- **WHAT YOU WILL DO**
Lines below starting with the line with "the owning master only." and going on through the line with "so a burst to" must be output exactly; the rest of the records must be left out.

[Dataset entries]
For comparison, `noc_wb_bus` is the conventional interconnect the mesh
replaces: a single Wishbone channel shared by all masters.
- One multiplexer routes the granted master's CYC, STB, WE, ADR, DAT and CTI
  towards the slaves. ADR, DAT, WE and CTI reach every slave; CYC and STB
  reach only the addressed one (`adr[7:4] * GRID_X + adr[3:0]`, the same
  `{y, x}` map as the mesh). A second multiplexer returns that slave's ACK to
  the owning master only.
- When the bus is idle, an arbiter picks one master with CYC high at random:
  the same LFSR-seeded rotating search as the mesh Arbiter. The winner keeps
  the bus until it drops CYC, so a whole burst is one tenure.
- Grant and release each take one clock. In between, ACK is combinational,
  so a burst to a slave that acknowledges at once moves one word per clock.

The bus has no store-and-forward stage, so a lone transfer is fast. But all
traffic shares one word per clock, so the delay explodes once the masters
together offer more than that.

## Timing

- **Rate.** One STU per two clocks per channel. With 7-word packets, 7 of
  every 8 STUs are payload. At 500 MHz (the clock the architecture was
  evaluated at), that is 250 M STU/s, or about 875 MB/s of payload per link.
- **Latency through an empty mesh.** Count from the clock edge at which the
  sending interface acknowledges the last word of a one-word burst. The
  receiving slave sees its write strobe **H + 3** clocks later, where H is the
  number of nodes on the path (|dx| + |dy| + 1):
  - one clock to load the header;
  - one register stage per node;
  - two more clocks because the payload STU trails the header by one channel
    cycle.

  Corner to corner in the 8 × 8 mesh, that is 15 nodes and 18 clocks. The
  end-to-end testbenches check this number.

## Behaviour under Poisson traffic

`tb_noc_workload` drives the default mesh with the traffic model the
architecture was evaluated with:
- one measured master/slave pair, 4 hops apart;
- K − 1 background masters sending to random nodes;
- bursts started at exponential intervals of mean 100 µs / λ;
- 38-word (1200-bit) bursts, because λ = 10 corresponds to 120 Mb/s per
  master.

One run gave these mean delays, from a burst's generation to its last word
(clocks; ns at 500 MHz):

| λ (bursts / 100 µs) | masters | measured pair | all bursts |
|---------------------|---------|---------------|------------|
| 10                  | 3       | 126 (252 ns)  | 129        |
| 10                  | 63      | 129 (258 ns)  | 133        |
| 100                 | 3       | 126 (252 ns)  | 144        |
| 100                 | 15      | 141 (282 ns)  | 178        |
| 100                 | 63      | 206 (412 ns)  | 343        |

The floor of about 126 clocks comes from the sending interface, not the
network. It stores and forwards 7-word packets. Each packet takes about
22 clocks: 7 to collect it, then 8 STUs loaded two clocks apart. A 38-word
burst is five full packets and one of 3 words. The
delay rises only moderately with the number of masters, so the mesh stays far
from saturation at these rates.

`tb_noc_bus_workload` runs the same traffic on the 64-port shared bus, each
master paired with its own slave, averaged over all pairs:

| λ  | 3 masters | 15 masters | 63 masters |
|----|-----------|------------|------------|
| 10  | 39        | 40         | 60         |
| 100 | 41        | 214        | 11068      |

At λ = 100 the bus saturates: 63 masters offer 4.8 words per clock against
one. The mesh, at about 130–200 clocks there, wins from somewhere between 3
and 15 masters, as the architecture's evaluation found (5 or 6 masters). At
λ = 10 the bus is still ahead at 63 masters in this RTL. The published
break-even there is about 20 masters. The difference comes from the send
interface's store-and-forward floor of about 126 clocks and from the
single-clock bus cycle; the published bus model was slower per transfer.

These are cycle counts of this RTL. They are not comparable with the delays
published for the architecture, which came from a transaction-level model with
estimated gate delays.

## Parameters

| module       | parameter  | default | meaning                                      |
|--------------|------------|---------|----------------------------------------------|
| `noc_top`    | `MESH_X`, `MESH_Y` | 8, 8 | mesh size (up to 16 × 16 with 4-bit coordinates) |
| `noc_top`, `noc_ni_tx` | `MAX_DATA` | 7 | payload words per packet (≥ 2)          |
| `noc_ni_tx`  | `MY_X`, `MY_Y` | 0, 0 | node coordinates (set by `noc_top`)      |
| `noc_node`, `noc_arbiter` | `SEED` | 16'hACE1 | LFSR start; `noc_top` varies it per node |
| `noc_wb_bus` | `NM`, `NS` | 64, 64 | masters and slaves on the shared bus     |
| `noc_wb_bus` | `GRID_X`, `SEED` | 8, 16'hACE1 | slave address map width; LFSR start |

The 32-bit STU, the five directions and the header field widths are constants
in `noc_pkg`. The 8 × 8 default matches the largest system the architecture
was evaluated on: 63 background masters plus one measured master/slave pair.
With 7-word packets, a full packet is 8 STUs. That size is this design's
choice.

## Departures from the original architecture

- **No asynchronous variant.** The GALS Router and Arbiter were described as
  self-timed micro-pipelines, with Muller C-elements, hold-pass latches, a
  4-phase delay-insensitive handshake and MUTEX arbitration. No circuit for
  them is given, and a clockless circuit is not clocked RTL. Only the
  synchronous form of the same node exists here. The published comparison
  found the GALS form 24–27 % faster in delay and about equal in throughput.
- **Random arbitration from an LFSR**, not a MUTEX. The LFSR choice is
  pseudo-random and repeats for a given seed.
- **Chosen by this design, not given by the architecture:**
  - X-before-Y routing order;
  - the header layout;
  - the crossbar structure;
  - holding an output for a whole packet;
  - one output register per Arbiter;
  - packet size;
  - buffering a whole burst in the send interface;
  - the Wishbone address map and write-only interfaces;
  - asynchronous active-low reset.
- **The shared bus is clocked.** The original bus combined a synchronous
  handshake with an asynchronous setup and a MUTEX arbiter. Here, grant and
  release are registered and the arbiter is the LFSR search.
- **Not modelled:** wire delay. The architecture was also evaluated with
  slow (500 ps) lines; in clocked RTL that is a timing-closure question, not
  a behaviour.

## Verification

Each module has a self-checking testbench in `tb/`. Each one prints
`TB_RESULT checks=N failures=M` and has a watchdog.
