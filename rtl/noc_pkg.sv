// noc_pkg: types and constants shared by the mesh network-on-chip.
//
// The network moves 32-bit Space-Time-Units (STUs) over point-to-point
// channels. A channel has a request, an acknowledge and a data part and runs
// in one direction. The handshake is 2-phase: the sender toggles `req` when it
// presents a new STU and holds `data` stable; the receiver toggles `ack` when
// it has taken it. An STU is pending while req != ack (one XOR per end).
//
// A packet (burst) is one header STU followed by data STUs. The header carries
// the remaining hop distance as signed dX/dY, which every Router rewrites
// (delta-XY routing). The packet must have even length, so the number of data
// STUs on the wire is always odd: an even payload is padded with one word.
// The 32-bit STU width and the 5 node directions follow the source design;
// the header layout and the direction encoding are this design's choice.
package noc_pkg;

  localparam int unsigned STU_W  = 32;  // channel data width
  localparam int unsigned NDIR   = 5;   // N, E, S, W, Destination
  localparam int unsigned DIRB    = 3;   // bits of a direction index
  localparam int unsigned DELTA_W = 8;  // signed hop distance per axis
  localparam int unsigned COORD_W = 4;  // node coordinate width (up to 16x16)
  localparam int unsigned LEN_W   = 8;  // payload length field

  typedef logic [STU_W-1:0] stu_t;

  // Port index of each direction inside a node.
  typedef enum logic [DIRB-1:0] {
    DIR_N = 3'd0,   // towards y+1
    DIR_E = 3'd1,   // towards x+1
    DIR_S = 3'd2,   // towards y-1
    DIR_W = 3'd3,   // towards x-1
    DIR_D = 3'd4    // Destination: the local Network Interface
  } dir_e;

  // Header STU. len counts payload words; the wire carries len | 1 data STUs.
  typedef struct packed {
    logic signed [DELTA_W-1:0] dx;     // hops still to go East (+) / West (-)
    logic signed [DELTA_W-1:0] dy;     // hops still to go North (+) / South (-)
    logic [COORD_W-1:0]        src_x;  // sender coordinates
    logic [COORD_W-1:0]        src_y;
    logic [LEN_W-1:0]          len;    // payload words
  } header_t;

  // Forward half of a channel (sender to receiver); ack travels back alone.
  typedef struct packed {
    logic req;
    stu_t data;
  } chan_fwd_t;

  // Number of data STUs that follow a header: payload padded to an odd count.
  function automatic logic [LEN_W-1:0] wire_len(input logic [LEN_W-1:0] len);
    return len | LEN_W'(1);
  endfunction

  // Delta-XY routing: X first, then Y; the destination is reached at dX=dY=0.
  // Returns the output direction; `hout` is the header with the hop applied.
  function automatic dir_e route(input header_t hin, output header_t hout);
    hout = hin;
    if (hin.dx > 0) begin
      hout.dx = hin.dx - 1'b1;
      return DIR_E;
    end else if (hin.dx < 0) begin
      hout.dx = hin.dx + 1'b1;
      return DIR_W;
    end else if (hin.dy > 0) begin
      hout.dy = hin.dy - 1'b1;
      return DIR_N;
    end else if (hin.dy < 0) begin
      hout.dy = hin.dy + 1'b1;
      return DIR_S;
    end
    return DIR_D;
  endfunction

endpackage
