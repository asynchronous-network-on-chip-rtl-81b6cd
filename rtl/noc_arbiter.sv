// noc_arbiter: the output side of one node direction (the "Arbiter" of a node).
//
// Up to five Routers may ask for this output. When the output is free of a
// packet, the Arbiter picks one requester at random, as the source design's
// MUTEX-based arbitration does; here the randomness comes from a 16-bit LFSR
// that sets the starting point of a rotating search over the requesters. The
// winner keeps the output until the STU flagged `last` has passed, so packets
// are never interleaved. Each accepted STU is loaded into the output register
// and announced by toggling out_fwd.req (2-phase handshake); the next STU is
// taken only after the receiver has toggled out_ack back to equality.
// The LFSR, the rotating search and the output register are this design's
// choices; the source design fixes only random arbitration and the channel.
//
// Interface:
//   req_vec      which Routers request this output
//   grant        one-hot selection, to the crossbar (combinational)
//   fire         the granted STU is taken at this edge (combinational)
//   xb_data/last STU of the granted Router, from the crossbar
//   out_fwd/out_ack outgoing channel
// Timing: an STU is taken in the cycle it is requested if the channel is free;
// out_fwd changes one cycle later. One STU per two cycles at best, because the
// receiver's acknowledge is registered.
module noc_arbiter
  import noc_pkg::*;
#(
  parameter logic [15:0] SEED = 16'hACE1   // LFSR start value, must be non-zero
) (
  input  logic            clk,
  input  logic            rst_n,
  input  logic [NDIR-1:0] req_vec,
  output logic [NDIR-1:0] grant,
  output logic            fire,
  input  stu_t            xb_data,
  input  logic            xb_last,
  output chan_fwd_t       out_fwd,
  input  logic            out_ack
);

  logic            locked_q;
  logic [DIRB-1:0]  owner_q;
  logic [15:0]     lfsr_q;
  chan_fwd_t       out_q;

  logic             chan_free;
  logic [DIRB-1:0]  start, sel;
  logic             any;
  logic [DIRB:0]    idx;

  assign chan_free = (out_q.req == out_ack);
  assign out_fwd   = out_q;
  assign start     = DIRB'(lfsr_q % 16'(NDIR));

  // Random start, then the first requester found going round from it.
  always_comb begin
    sel = owner_q;
    any = 1'b0;
    idx = '0;
    if (locked_q) begin
      any = req_vec[owner_q];
    end else begin
      for (int k = NDIR - 1; k >= 0; k--) begin
        idx = {1'b0, start} + (DIRB + 1)'(k);
        if (idx >= (DIRB + 1)'(NDIR)) idx = idx - (DIRB + 1)'(NDIR);
        if (req_vec[idx[DIRB-1:0]]) begin
          sel = idx[DIRB-1:0];
          any = 1'b1;
        end
      end
    end
    grant = '0;
    if (any) grant[sel] = 1'b1;
    fire = any && chan_free;
  end

  always_ff @(posedge clk or negedge rst_n) begin
    if (!rst_n) begin
      locked_q <= 1'b0;
      owner_q  <= '0;
      lfsr_q   <= SEED;
      out_q    <= '0;
    end else begin
      // Galois LFSR, x^16 + x^14 + x^13 + x^11 + 1
      lfsr_q <= {1'b0, lfsr_q[15:1]} ^ (lfsr_q[0] ? 16'hB400 : 16'h0000);
      if (fire) begin
        out_q.req  <= ~out_q.req;
        out_q.data <= xb_data;
        locked_q   <= !xb_last;
        owner_q    <= sel;
      end
    end
  end

  a_grant_onehot: assert property (@(posedge clk) disable iff (!rst_n)
    $onehot0(grant));
  a_grant_requested: assert property (@(posedge clk) disable iff (!rst_n)
    (grant & ~req_vec) == '0);

endmodule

- **COMPLETED EXERCISE**
  the owning master only.
- When the bus is idle, an arbiter picks one master with CYC high at random:
  the same LFSR-seeded rotating search as the mesh Arbiter. The winner keeps
  the bus until it drops CYC, so a whole burst is one tenure.
- Grant and release each take one clock. In between, ACK is combinational,
  so a burst to a slave that acknowledges at once moves one word per clock.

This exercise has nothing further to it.